= Atlantic Federation of Students =

Canadian student union

Atlantic Federation of Students (AFS) was an Atlantic Canadian student organization existing from January 1975 to November 1978.

==History==
The AFS was created in the 1970s, after the Canadian Union of Students, formerly National Federation of Canadian University Students (created in 1926) ceased existence in 1969. The AFS had links to the National Union of Students (which was created in 1972, several years after CUS was disbanded). It also held ties to the Ontario Federation of Students (OFS), and l'Association nationale des etudiants du Québec. The AFS had 12 university and college member locals from Newfoundland and Labrador, New Brunswick, and Nova Scotia. Through its activity, the Atlantic Federation also came under surveillance by the Royal Canadian Mounted Police Security Service and the Canadian Security Intelligence Service.

==Organizing==
In 1976 the Federation received a considerable set-back from one of its largest members, Dalhousie Student Council (DSC). $2,000 in emergency funds for the fledgling Federation was denied by DSC. It was voted down on the grounds that a detailed budget was not produced by AFS. The funds were to ensure full operation of the AFS during spring 1976 referendums in the Atlantic provinces. AFS secretary Don Soucy challenged the DSC motion stating that the DSC had committed to produce a budget for the AFS. Soucy stated "The main problem is the constant referral to AFS as 'they'… the failure to realize that it is not 'they' but an organization of the post-secondary students in the Atlantic provinces."
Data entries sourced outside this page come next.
// pcie_axi_wr -- PCI Express side: sends finished transactions to the host.
//
// Takes transaction requests (DMA buffer slot, host address, length) from
// the DMA controller, reads the slot's words from the DMA buffer and sends
// each transaction as one memory-write request on an AXI4-Stream style
// interface towards the PCI Express hard block: tdata carries payload words,
// the first beat also carries the request header (tuser_addr, tuser_len,
// tuser_chan with tsop), tlast marks the last beat, tkeep the valid bytes.
// When the last word of a slot has been read its id goes back to the free-id
// FIFO (free_wr).  After reset the block first fills that FIFO with all
// NUM_TRS ids, one per cycle.
//
// The DMA buffer read has one cycle of latency, so the words go through a
// small output FIFO whose almost-full flag stops the reads (two words may be
// in flight).  One word per cycle when the host side is ready.  The exact
// signal set of a vendor PCI Express block is not modelled; this stream is
// this implementation's stand-in for it.
module pcie_axi_wr
  import rxfw_pkg::*;
#(
  parameter int unsigned DATA_W   = 1024,
  parameter int unsigned PCIE_MTU = 256,
  parameter int unsigned NUM_TRS  = 64,
  localparam int unsigned ROWS    = (PCIE_MTU / (DATA_W / 8) > 0) ? PCIE_MTU / (DATA_W / 8) : 1,
  localparam int unsigned DEPTH   = NUM_TRS * ROWS,
  localparam int unsigned AW      = (DEPTH > 1) ? $clog2(DEPTH) : 1
) (
  input  logic              clk,
  input  logic              rst,
  input  logic              req_valid,
  output logic              req_ready,
  input  trs_req_t          req,
  // DMA buffer read port
  output logic [AW-1:0]     raddr,
  input  logic [DATA_W-1:0] rdata,
  // free transaction ids
  output logic              free_wr,
  output logic [15:0]       free_id,
  // stream towards PCI Express
  output logic              tvalid,
  input  logic              tready,
  output logic [DATA_W-1:0] tdata,
  output logic [DATA_W/8-1:0] tkeep,
  output logic              tsop,
  output logic              tlast,
  output logic [63:0]       tuser_addr,
  output logic [15:0]       tuser_len,
  output logic [15:0]       tuser_chan
);
  localparam int unsigned WB = DATA_W / 8;

  typedef struct packed {
    logic              sop;
    logic              last;
    logic [15:0]       nbytes;   // valid bytes in this beat
    logic [63:0]       addr;
    logic [15:0]       len;
    logic [15:0]       chan;
  } beat_t;

  typedef struct packed {
    logic [DATA_W-1:0] data;
    beat_t             b;
  } ob_t;

  logic        init_done;
  logic [15:0] init_id;
  logic        busy;
  trs_req_t    cur;
  logic [15:0] beat;
  logic        rd_go, rd_q;
  beat_t       b_d, b_q;
  logic        of_af, of_empty, of_full;
  ob_t         of_in, of_out;
  logic [$clog2(5)-1:0] of_cnt;

  logic [15:0] nbeats;
  assign nbeats = (cur.len + 16'(WB - 1)) / 16'(WB);

  assign req_ready = init_done && !busy;
  assign rd_go     = busy && !of_af;
  assign raddr     = AW'(int'(cur.id) * ROWS + int'(beat));

  always_comb begin
    b_d.sop    = (beat == 0);
    b_d.last   = (beat == nbeats - 1'b1);
    b_d.nbytes = b_d.last ? cur.len - beat * 16'(WB) : 16'(WB);
    b_d.addr   = cur.addr;
    b_d.len    = cur.len;
    b_d.chan   = cur.chan;
  end

  always_ff @(posedge clk) begin
    if (rst) begin
      init_done <= 1'b0;
      init_id   <= '0;
      busy      <= 1'b0;
      beat      <= '0;
      rd_q      <= 1'b0;
      free_wr   <= 1'b0;
    end else begin
      free_wr <= 1'b0;
      if (!init_done) begin
        free_wr <= 1'b1;
        free_id <= init_id;
        init_id <= init_id + 1'b1;
        if (init_id == 16'(NUM_TRS - 1)) init_done <= 1'b1;
      end
      if (req_valid && req_ready) begin
        busy <= 1'b1;
        cur  <= req;
        beat <= '0;
      end else if (rd_go) begin
        if (b_d.last) begin
          busy    <= 1'b0;
          free_wr <= 1'b1;
          free_id <= cur.id;
        end
        beat <= beat + 1'b1;
      end
      rd_q <= rd_go;
    end
    b_q <= b_d;
  end

  assign of_in = '{data: rdata, b: b_q};

  fifo #(.T(ob_t), .DEPTH(4), .AF_LEVEL(2)) u_out (
    .clk, .rst, .wr_en(rd_q), .wr_data(of_in), .rd_en(tvalid && tready), .rd_data(of_out),
    .empty(of_empty), .full(of_full), .almost_full(of_af), .count(of_cnt)
  );

  always_comb begin
    tvalid     = !of_empty;
    tdata      = of_out.data;
    tsop       = of_out.b.sop;
    tlast      = of_out.b.last;
    tuser_addr = of_out.b.addr;
    tuser_len  = of_out.b.len;
    tuser_chan = of_out.b.chan;
    for (int i = 0; i < WB; i++) tkeep[i] = (16'(i) < of_out.b.nbytes);
  end
endmodule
In late February, 1977, students from St. Frances Xavier University in Antigonish, Nova Scotia, voted in favour of joining the AFS but did not reach quorum. By-laws of the Federation stipulated that at least 40% of students had to vote to legally join the Federation. The vote came short of quorum by 1.5%.

== Campaigns ==
In 1977-78, students in the Atlantic provinces were battling their respective provincial governments over shortfalls in funding and the prospect of increased tuition. The Council of Maritime Premiers fell short of the 11.5% funding increase recommended by the Maritime Provinces Higher Education Commission. This meant tuition fee increases for students. As a result, students from all over Nova Scotia marched on provincial legislature.